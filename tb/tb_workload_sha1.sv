// Workload: SHA-1 of messages of 64, 640, 6400, 64000 and 640000 bytes on the 64-bit system,
// the sizes of the published SHA-1 measurements. The CPU pads the message, sends each 512-bit
// block as a command word and sixteen 32-bit stores, polls the busy flag, and reads H0..H4
// at the end. The digest is compared with a behavioural SHA-1 model in this testbench, which
// is itself checked first against the standard "abc" test vector. Bus cycles per message
// are printed.
module tb_workload_sha1;
  localparam int MAW = 4, MAXLAT = 1;
  import dock_pkg::*;
  localparam logic [31:0] BASE = 32'h8000_0000;

  logic clk32 = 0, rst32 = 1, clk64 = 0, rst64 = 1;
  logic [2:0]  cfg32 = CFG_EMPTY, cfg64 = CFG_EMPTY;
  logic        opb_req = 0, opb_we = 0, opb_ack;
  logic [31:0] opb_addr = '0, opb_wdata = '0, opb_rdata;
  logic        plb_req = 0, plb_we = 0, plb_ack;
  logic [31:0] plb_addr = '0;
  logic [7:0]  plb_be = '0;
  logic [63:0] plb_wdata = '0, plb_rdata;
  logic        dma_req, dma_we, dma_ack, irq64;
  logic [31:0] dma_addr;
  logic [63:0] dma_wdata, dma_rdata;
  int checks = 0, failures = 0;

  dynreconf_top dut (.*);
  mem_model #(.MAW(MAW), .MAXLAT(MAXLAT)) u_mem (.clk(clk64), .req(dma_req), .we(dma_we),
    .addr(dma_addr), .wdata(dma_wdata), .ack(dma_ack), .rdata(dma_rdata));

  always #10 clk32 = !clk32;  // 50 MHz
  always #5  clk64 = !clk64;  // 100 MHz

  task automatic check(input bit ok, input string what);
    checks++;
    if (!ok) begin failures++; if (failures < 20) $display("FAIL: %s", what); end
  endtask

  task automatic plb(input bit we, input logic [7:0] off, input logic [7:0] be,
                     input logic [63:0] wd, output logic [63:0] rd);
    int cyc = 0;
    plb_req = 1; plb_we = we; plb_addr = BASE | 32'(off); plb_be = be; plb_wdata = wd;
    do begin @(posedge clk64); #1; cyc++; end while (!plb_ack && cyc < 20);
    rd = plb_rdata;
    plb_req = 0;
  endtask
  task automatic w64(input logic [7:0] off, input logic [63:0] v);
    logic [63:0] rd;
    plb(1, off, 8'hFF, v, rd);
    @(posedge clk64); #1;
  endtask
  task automatic r64(input logic [7:0] off, output logic [63:0] v);
    plb(0, off, 8'hFF, '0, v);
    @(posedge clk64); #1;
  endtask
  task automatic st32(input logic [31:0] v);
    logic [63:0] rd;
    plb(1, 8'h04, 8'h0F, {32'h0, v}, rd);
    @(posedge clk64); #1;
  endtask
  // run a programmed DMA transfer and return the bus cycles until its done interrupt
  task automatic dma(input logic [31:0] src, input logic [31:0] dst, input int n,
                     input bit capture, output int cycles);
    logic [63:0] r;
    w64(8'h10, 64'(src));
    w64(8'h18, 64'(dst));
    w64(8'h20, 64'(n));
    plb(1, 8'h28, 8'hFF, {62'b0, capture, 1'b1}, r);
    cycles = 0;
    while (!irq64 && cycles < 5000000) begin @(posedge clk64); #1; cycles++; end
    check(irq64, "DMA done interrupt");
    w64(8'h30, 64'h0707);
  endtask
  task automatic reconf64(input cfg_e c);
    cfg64 = c;
    repeat (2) @(posedge clk64); #1;
  endtask

  typedef logic [31:0] digest_t [5];

  function automatic logic [31:0] rotl(input logic [31:0] x, input int n);
    return (x << n) | (x >> (32 - n));
  endfunction

  // padded message as 32-bit big-endian words
  function automatic void pad(input byte unsigned msg [], ref logic [31:0] wds []);
    int nb;
    longint bits;
    nb = ((msg.size() + 8) / 64 + 1) * 64;
    bits = longint'(msg.size()) * 8;
    wds = new[nb / 4];
    for (int i = 0; i < nb / 4; i++) wds[i] = '0;
    for (int i = 0; i < msg.size(); i++) wds[i / 4][8 * (3 - i % 4) +: 8] = msg[i];
    wds[msg.size() / 4][8 * (3 - msg.size() % 4) +: 8] = 8'h80;
    wds[nb / 4 - 2] = bits[63:32];
    wds[nb / 4 - 1] = bits[31:0];
  endfunction

  function automatic digest_t sha1_ref(input logic [31:0] wds []);
    digest_t h;
    logic [31:0] w [80];
    logic [31:0] a, b, c, d, e, f, k, tmp;
    h = '{32'h67452301, 32'hEFCDAB89, 32'h98BADCFE, 32'h10325476, 32'hC3D2E1F0};
    for (int blk = 0; blk < wds.size() / 16; blk++) begin
      for (int t = 0; t < 16; t++) w[t] = wds[16 * blk + t];
      for (int t = 16; t < 80; t++) w[t] = rotl(w[t-3] ^ w[t-8] ^ w[t-14] ^ w[t-16], 1);
      a = h[0]; b = h[1]; c = h[2]; d = h[3]; e = h[4];
      for (int t = 0; t < 80; t++) begin
        if (t < 20)      begin f = (b & c) | (~b & d);          k = 32'h5A827999; end
        else if (t < 40) begin f = b ^ c ^ d;                   k = 32'h6ED9EBA1; end
        else if (t < 60) begin f = (b & c) | (b & d) | (c & d); k = 32'h8F1BBCDC; end
        else             begin f = b ^ c ^ d;                   k = 32'hCA62C1D6; end
        tmp = rotl(a, 5) + f + e + k + w[t];
        e = d; d = c; c = rotl(b, 30); b = a; a = tmp;
      end
      h[0] += a; h[1] += b; h[2] += c; h[3] += d; h[4] += e;
    end
    return h;
  endfunction

  initial begin
    repeat (5000000) @(posedge clk64);
    failures++;
    $display("TB_RESULT checks=%0d failures=%0d", checks, failures);
    $finish;
  end

  initial begin
    int sizes [5] = '{64, 640, 6400, 64000, 640000};
    byte unsigned msg [];
    logic [31:0] wds [];
    digest_t ref_h;
    logic [63:0] r;
    longint t0;
    int polls;
    // reference model against the standard test vector
    msg = new[3];
    msg[0] = 8'h61; msg[1] = 8'h62; msg[2] = 8'h63;
    pad(msg, wds);
    ref_h = sha1_ref(wds);
    check(ref_h[0] == 32'hA9993E36 && ref_h[4] == 32'h9CD0D89D, "reference model on \"abc\"");
    repeat (3) @(posedge clk64);
    #1 rst32 = 0; rst64 = 0;
    reconf64(CFG_SHA1);
    foreach (sizes[k]) begin
      msg = new[sizes[k]];
      for (int i = 0; i < sizes[k]; i++) msg[i] = 8'((i * 131 + k * 17 + (i >> 8)) & 255);
      pad(msg, wds);
      ref_h = sha1_ref(wds);
      t0 = $time;
      st32(32'h3000_0005);                                   // read channel shows busy flag
      for (int blk = 0; blk < wds.size() / 16; blk++) begin
        st32(blk == 0 ? 32'h1000_0000 : 32'h2000_0000);
        for (int t = 0; t < 16; t++) st32(wds[16 * blk + t]);
        polls = 0;
        do begin r64(8'h00, r); polls++; end while (r[0] && polls < 200);
        check(!r[0], "engine finished the block");
      end
      for (int i = 0; i < 5; i++) begin
        st32(32'h3000_0000 | 32'(i));
        r64(8'h00, r);
        check(r[31:0] == ref_h[i], $sformatf("%0d bytes: H%0d", sizes[k], i));
      end
      $display("%6d bytes, %4d blocks: %8d bus cycles, %9.2f us at 100 MHz",
               sizes[k], wds.size() / 16, (($time - t0) / 10), real'($time - t0) / 1000.0);
    end
    $display("TB_RESULT checks=%0d failures=%0d", checks, failures);
    $finish;
  end
endmodule
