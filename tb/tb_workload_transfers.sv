// Workload: the transfer sequences of the published measurements, 1 to 100000 operations of
// write, read and interleaved write/read, on both systems. CPU-controlled transfers are single
// bus accesses. DMA transfers move 64-bit words: writes stream words into the dock, reads
// drain results queued in the output FIFO, and the interleaved case runs block-wise through
// the FIFO. Bus cycles per operation are printed, and for the longer sequences checked against
// the rates the original hardware reached including software: 0.05, 0.04 and 0.09 us per
// 64-bit DMA operation at 100 MHz, i.e. 5, 4 and 9 bus cycles. The brightness accelerator
// (constant +1) is loaded so that each word written produces one checkable result.
module tb_workload_transfers;
  localparam int MAW = 18, MAXLAT = 1;
  import dock_pkg::*;
  localparam logic [31:0] BASE = 32'h8000_0000;

  logic clk32 = 0, rst32 = 1, clk64 = 0, rst64 = 1;
  logic [2:0]  cfg32 = CFG_EMPTY, cfg64 = CFG_EMPTY;
  logic        opb_req = 0, opb_we = 0, opb_ack;
  logic [31:0] opb_addr = '0, opb_wdata = '0, opb_rdata;
  logic        plb_req = 0, plb_we = 0, plb_ack;
  logic [31:0] plb_addr = '0;
  logic [7:0]  plb_be = '0;
  logic [63:0] plb_wdata = '0, plb_rdata;
  logic        dma_req, dma_we, dma_ack, irq64;
  logic [31:0] dma_addr;
  logic [63:0] dma_wdata, dma_rdata;
  int checks = 0, failures = 0;

  dynreconf_top dut (.*);
  mem_model #(.MAW(MAW), .MAXLAT(MAXLAT)) u_mem (.clk(clk64), .req(dma_req), .we(dma_we),
    .addr(dma_addr), .wdata(dma_wdata), .ack(dma_ack), .rdata(dma_rdata));

  always #10 clk32 = !clk32;  // 50 MHz
  always #5  clk64 = !clk64;  // 100 MHz

  task automatic check(input bit ok, input string what);
    checks++;
    if (!ok) begin failures++; if (failures < 20) $display("FAIL: %s", what); end
  endtask

  task automatic plb(input bit we, input logic [7:0] off, input logic [7:0] be,
                     input logic [63:0] wd, output logic [63:0] rd);
    int cyc = 0;
    plb_req = 1; plb_we = we; plb_addr = BASE | 32'(off); plb_be = be; plb_wdata = wd;
    do begin @(posedge clk64); #1; cyc++; end while (!plb_ack && cyc < 20);
    rd = plb_rdata;
    plb_req = 0;
  endtask
  task automatic w64(input logic [7:0] off, input logic [63:0] v);
    logic [63:0] rd;
    plb(1, off, 8'hFF, v, rd);
    @(posedge clk64); #1;
  endtask
  task automatic r64(input logic [7:0] off, output logic [63:0] v);
    plb(0, off, 8'hFF, '0, v);
    @(posedge clk64); #1;
  endtask
  task automatic st32(input logic [31:0] v);
    logic [63:0] rd;
    plb(1, 8'h04, 8'h0F, {32'h0, v}, rd);
    @(posedge clk64); #1;
  endtask
  // run a programmed DMA transfer and return the bus cycles until its done interrupt
  task automatic dma(input logic [31:0] src, input logic [31:0] dst, input int n,
                     input bit capture, output int cycles);
    logic [63:0] r;
    w64(8'h10, 64'(src));
    w64(8'h18, 64'(dst));
    w64(8'h20, 64'(n));
    plb(1, 8'h28, 8'hFF, {62'b0, capture, 1'b1}, r);
    cycles = 0;
    while (!irq64 && cycles < 5000000) begin @(posedge clk64); #1; cycles++; end
    check(irq64, "DMA done interrupt");
    w64(8'h30, 64'h0707);
  endtask
  task automatic reconf64(input cfg_e c);
    cfg64 = c;
    repeat (2) @(posedge clk64); #1;
  endtask

  int opb_cycles = 0;  // clk32 cycles spent in bus accesses so far
  task automatic opb(input bit we, input logic [31:0] wd, output logic [31:0] rd);
    int cyc = 0;
    opb_req = 1; opb_we = we; opb_addr = BASE; opb_wdata = wd;
    do begin @(posedge clk32); #1; cyc++; end while (!opb_ack && cyc < 20);
    rd = opb_rdata;
    opb_req = 0;
    opb_cycles += cyc;
  endtask

  function automatic logic [63:0] plus1(input logic [63:0] v);
    for (int p = 0; p < 8; p++) if (v[8*p +: 8] != 8'hFF) v[8*p +: 8] = v[8*p +: 8] + 8'd1;
    return v;
  endfunction

  initial begin
    repeat (10000000) @(posedge clk64);
    failures++;
    $display("TB_RESULT checks=%0d failures=%0d", checks, failures);
    $finish;
  end

  initial begin
    int counts [6] = '{1, 10, 100, 1000, 10000, 100000};
    int n, m, cyc, cw, cr, cwr;
    longint t0;
    logic [31:0] r32;
    for (int i = 0; i < 2**MAW; i++) u_mem.mem[i] = 64'(i);
    repeat (3) @(posedge clk64);
    #1 rst32 = 0; rst64 = 0;
    cfg32 = CFG_BRIGHTNESS;
    reconf64(CFG_BRIGHTNESS);
    opb(1, 32'd1, r32);          // brightness constant +1 (32-bit system)
    w64(8'h00, 64'd1);           // brightness constant +1 (64-bit system)
    w64(8'h30, 64'h0100);        // DMA-done interrupt enabled
    $display("   ops | 32-bit CPU cycles/op: w     r   w/r | 64-bit DMA cycles/op: w     r   w/r");
    foreach (counts[k]) begin
      n = counts[k];
      // CPU-controlled, 32-bit system (bus cycles at 50 MHz)
      t0 = opb_cycles; for (int i = 0; i < n; i++) opb(1, 32'(i), r32);
      cw = int'(opb_cycles - t0);
      t0 = opb_cycles; for (int i = 0; i < n; i++) opb(0, '0, r32);
      cr = int'(opb_cycles - t0);
      check(r32 == 32'(plus1(64'(n - 1))), "32-bit result of the last write");
      t0 = opb_cycles;
      for (int i = 0; i < n; i++) begin opb(1, 32'(i), r32); opb(0, '0, r32); end
      cwr = int'(opb_cycles - t0);
      $write("%6d | %25.2f %5.2f %5.2f |", n, real'(cw) / n, real'(cr) / n, real'(cwr) / n);
      // DMA write only
      dma(32'h0, 32'h0, n, 0, cw);
      if (n >= 1000) check(cw <= 5 * n, "DMA write rate");
      // DMA read only: results queued by CPU writes with capture on, then a drain-only transfer
      m = (n > 2000) ? 2000 : n;   // below the FIFO-full interrupt level
      w64(8'h28, 64'h2);
      for (int i = 0; i < m; i++) w64(8'h00, 64'(i));
      dma(32'h0, 32'h1C0000, 0, 1, cr);
      check(u_mem.mem[229376 + m - 1] == plus1(64'(m - 1)), "drained result");
      if (n >= 1000) check(cr <= 4 * m, "DMA read rate");
      // DMA write/read, block-interleaved through the FIFO
      dma(32'h0, 32'h100000, n, 1, cwr);
      for (int i = 0; i < n; i += (n / 10 + 1))
        check(u_mem.mem[131072 + i] == plus1(64'(i)), $sformatf("DMA result %0d", i));
      if (n >= 1000) check(cwr <= 9 * n, "DMA write/read rate");
      $display(" %21.2f %5.2f %5.2f", real'(cw) / n, real'(cr) / m, real'(cwr) / n);
    end
    $display("TB_RESULT checks=%0d failures=%0d", checks, failures);
    $finish;
  end
endmodule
+++
BRIEF: Could you report how many lines of the listing contain the word "counts"? Only the number is needed.

RESPONSE BOX: 3